Developing this emotional connection could help you create an open dialogue with your clients, enabling them to be honest about their concerns. It also allows you to be part of their journey and guide them during important life events as they unfold. Dr Simon Moore adds “If advisers can identify their client’s values, it allows them to have a stable and longer-term conversation with their clients because they’ll know what bothers them or what they should be saying. The advisers can then tailor the examples to suit that individual.”

It can even give you the opportunity to present a different solution. Alice Watson, Head of Marketing, Insurance, explains, “Some customers aren’t sure of the options available to them. By looking at their position holistically, you may be able to discuss a product which they hadn’t considered. For example, if they’re concerned that they can’t retire yet because their retirement income won’t fulfil the lifestyle they’re looking for, they may not have considered accessing the wealth stored up in their property to help them achieve it.”

Providing a personal experience for your clients could play an important role in your client-adviser relationship. Nick Flynn adds, “While attitudes to risk tools are really useful and a great guide, it’s the listening to the soft facts that make all the difference.”

However, Dr Simon Moore explains that this doesn’t need to be a dramatic shift in the relationship, but simply a way to keep revisiting the conversation with your clients. He explains “What we’re trying to do is have a conversation that stays stable throughout that relationship. We don't want to keep reinventing the wheel.”

Maintaining an open and honest approach with your clients might help you stretch existing conversations, to uncover their true needs. Nick Flynn adds, “Be an active adviser, rather than a reactive one. It may be as simple as a standard fund switch, or it may be a more significant restructure. Nothing in life stands still, neither should your advice.”

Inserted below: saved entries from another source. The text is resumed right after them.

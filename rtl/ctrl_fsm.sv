// ctrl_fsm: counter-based Moore controller for a loop datapath, run either
// software-pipelined or non-pipelined (prologue, steady state, epilogue).
//
// The loop body's schedule is a template: each control line is active at
// fixed offsets k (0..D_LAT) after the iteration's own queue shift, and a new
// iteration starts every c cycles after Q_FILL cycles that prefill the input
// queue. In pipelined mode c = C_PER and iterations overlap; in non-pipelined
// mode c = D_LAT + 1, so each iteration ends before the next begins. From
// these the run splits into
//   prologue      D_LAT + Q_FILL cycles
//   steady state  N - ceil(D_LAT/c) iterations of c cycles each
//   epilogue      (ceil(D_LAT/c) - 1) * c + 1 cycles
// which are the stage lengths of the source's schedule equations. Instead of
// enumerating every state, three loop_counter instances hold the position:
// one counts cycles of the prologue and, reused, of the epilogue; two serve
// the steady state, one for the cycle within the period and one for the
// iteration. A two-bit stage register selects which counter is live. The
// control lines are a combinational function of stage, mode and counter
// values only (Moore outputs). That function evaluates the template: in the
// prologue at cycle t an action at offset k fires if t - Q_FILL - k is a
// non-negative multiple of c; in the steady state the same test is applied
// modulo c; in the epilogue it is taken relative to the last iteration.
// Queue-fill shifts (t < Q_FILL) are added to `s`.
//
// Interface: a one-cycle `start` in idle latches the iteration count
// `n_iter` and the mode `pipelined`, and begins the prologue on the next
// cycle. n_iter must be at least ceil(D_LAT/c) (3 pipelined, 1 non-pipelined
// for the defaults; an assertion checks it). `busy` is high from then to the
// last epilogue cycle; `done` is a one-cycle pulse in the cycle after it. For
// the defaults a run of N iterations takes 2N + 6 cycles pipelined and
// 6N + 2 cycles non-pipelined.
// The defaults are the moving-average schedule (see mavg_pkg). The stage
// structure, the equations and the Moore counter style follow the source;
// the counter widths, the handshake, the reset and making the mode a
// run-time input are this design's choices.
module ctrl_fsm
  import mavg_pkg::*;
#(
  parameter int unsigned  NW      = 8,        // width of the iteration count
  parameter int unsigned  D_LAT   = SCHED_D,
  parameter int unsigned  Q_FILL  = SCHED_Q,
  parameter int unsigned  C_PER   = SCHED_C,
  parameter logic [D_LAT:0] M_S   = SLOT_S,
  parameter logic [D_LAT:0] M_L1  = SLOT_L1,
  parameter logic [D_LAT:0] M_D   = SLOT_D,
  parameter logic [D_LAT:0] M_L2  = SLOT_L2,
  parameter logic [D_LAT:0] M_R   = SLOT_R
) (
  input  logic          clk,
  input  logic          rst_n,
  input  logic          start,
  input  logic [NW-1:0] n_iter,
  input  logic          pipelined,  // 1: overlapped iterations, 0: one at a time
  output ctrl_t         ctrl,
  output phase_t        phase,
  output logic          busy,
  output logic          done
);

  localparam int unsigned C_SEQ = D_LAT + 1;  // non-pipelined period
  localparam int unsigned KC_P  = (D_LAT + C_PER - 1) / C_PER;
  localparam int unsigned KC_S  = (D_LAT + C_SEQ - 1) / C_SEQ;
  localparam int unsigned N_PRO = D_LAT + Q_FILL;
  localparam int unsigned EPI_P = (KC_P - 1) * C_PER + 1;
  localparam int unsigned EPI_S = (KC_S - 1) * C_SEQ + 1;
  localparam int unsigned N_MAX = (N_PRO > EPI_P) ? ((N_PRO > EPI_S) ? N_PRO : EPI_S)
                                                  : ((EPI_P > EPI_S) ? EPI_P : EPI_S);
  localparam int unsigned CW    = $clog2(N_MAX + 1);
  localparam int unsigned PW    = $clog2(C_SEQ);
  // Offset of epilogue cycle 0 relative to the last iteration's first shift.
  localparam int          OFS_P = int'(D_LAT) - int'(C_PER * KC_P) + int'(C_PER);
  localparam int          OFS_S = int'(D_LAT) - int'(C_SEQ * KC_S) + int'(C_SEQ);

  logic [NW-1:0] n_steady;   // steady-state iterations of this run
  logic          pipe_r;     // mode of this run
  logic [CW-1:0] pe_cnt, pe_lim;
  logic [PW-1:0] per_cnt;
  logic [NW-1:0] it_cnt, it_lim;
  logic          pe_done, per_done, it_done;

  // Stage-cycle counter, shared by prologue and epilogue.
  assign pe_lim = (phase == PH_PRO) ? CW'(N_PRO - 1) :
                  pipe_r ? CW'(EPI_P - 1) : CW'(EPI_S - 1);
  loop_counter #(.CW(CW)) u_pe_cnt (
    .clk, .rst_n,
    .clr  (phase == PH_IDLE || phase == PH_STEADY || (phase == PH_PRO && pe_done)),
    .en   (phase == PH_PRO || phase == PH_EPI),
    .limit(pe_lim), .count(pe_cnt), .done(pe_done)
  );

  // Cycle within the steady-state period (wraps).
  loop_counter #(.CW(PW)) u_per_cnt (
    .clk, .rst_n,
    .clr  (phase != PH_STEADY || per_done),
    .en   (phase == PH_STEADY),
    .limit(pipe_r ? PW'(C_PER - 1) : PW'(C_SEQ - 1)), .count(per_cnt), .done(per_done)
  );

  // Steady-state iteration.
  assign it_lim = n_steady - 1'b1;
  loop_counter #(.CW(NW)) u_it_cnt (
    .clk, .rst_n,
    .clr  (phase != PH_STEADY),
    .en   (phase == PH_STEADY && per_done),
    .limit(it_lim), .count(it_cnt), .done(it_done)
  );

  always_ff @(posedge clk or negedge rst_n) begin
    if (!rst_n) begin
      phase    <= PH_IDLE;
      n_steady <= '0;
      pipe_r   <= 1'b1;
      done     <= 1'b0;
    end else begin
      done <= 1'b0;
      unique case (phase)
        PH_IDLE: if (start) begin
          phase    <= PH_PRO;
          pipe_r   <= pipelined;
          n_steady <= n_iter - (pipelined ? NW'(KC_P) : NW'(KC_S));
        end
        PH_PRO: if (pe_done) phase <= (n_steady != '0) ? PH_STEADY : PH_EPI;
        PH_STEADY: if (per_done && it_done) phase <= PH_EPI;
        PH_EPI: if (pe_done) begin
          phase <= PH_IDLE;
          done  <= 1'b1;
        end
      endcase
    end
  end

  assign busy = (phase != PH_IDLE);

  // Is an action with template mask m active at stage ph, counters pe / per,
  // for period c and epilogue offset ofs?
  function automatic logic act(logic [D_LAT:0] m, phase_t ph, int pe, int per,
                               int c, int ofs);
    int x;
    act = 1'b0;
    for (int k = 0; k <= int'(D_LAT); k++) begin
      unique case (ph)
        PH_PRO:    x = pe - int'(Q_FILL) - k;
        PH_STEADY: x = int'(N_PRO) + per - int'(Q_FILL) - k;
        PH_EPI:    x = k - ofs - pe;
        default:   x = -1;
      endcase
      if (m[k] && x >= 0 && (x % c) == 0) act = 1'b1;
    end
  endfunction

  // Control lines for either mode; the latched mode selects.
  function automatic ctrl_t lines(phase_t ph, int pe, int per, int c, int ofs);
    ctrl_t v;
    v.s  = act(M_S,  ph, pe, per, c, ofs) || (ph == PH_PRO && pe < int'(Q_FILL));
    v.l1 = act(M_L1, ph, pe, per, c, ofs);
    v.d  = act(M_D,  ph, pe, per, c, ofs);
    v.l2 = act(M_L2, ph, pe, per, c, ofs);
    v.r  = act(M_R,  ph, pe, per, c, ofs);
    return v;
  endfunction

  always_comb begin
    if (pipe_r) ctrl = lines(phase, int'(pe_cnt), int'(per_cnt), int'(C_PER), OFS_P);
    else        ctrl = lines(phase, int'(pe_cnt), int'(per_cnt), int'(C_SEQ), OFS_S);
  end

  // The schedule equations need at least ceil(D_LAT/C_PER) iterations.
  a_min_iter: assert property (@(posedge clk) disable iff (!rst_n)
    (phase == PH_IDLE && start) |-> (n_iter >= (pipelined ? NW'(KC_P) : NW'(KC_S))))
    else $error("ctrl_fsm: n_iter below the minimum of the chosen mode");

endmodule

Top five key insights for advisers

  1. The way we view risk is deep-rooted in all of us, but it’s our life experiences that alter the risks we choose to focus on.
  2. People will take their current circumstances in things like finances and health and assume this will be the same in their future. This is called present bias.
  3. Creating honest and open conversations with clients could aid in identifying their values and needs.
  4. Discussing and setting milestones that are continuously reviewed with clients might help them look past their present bias and move their thoughts towards their long-term goals.
  5. Nothing in life stands still and neither should advice.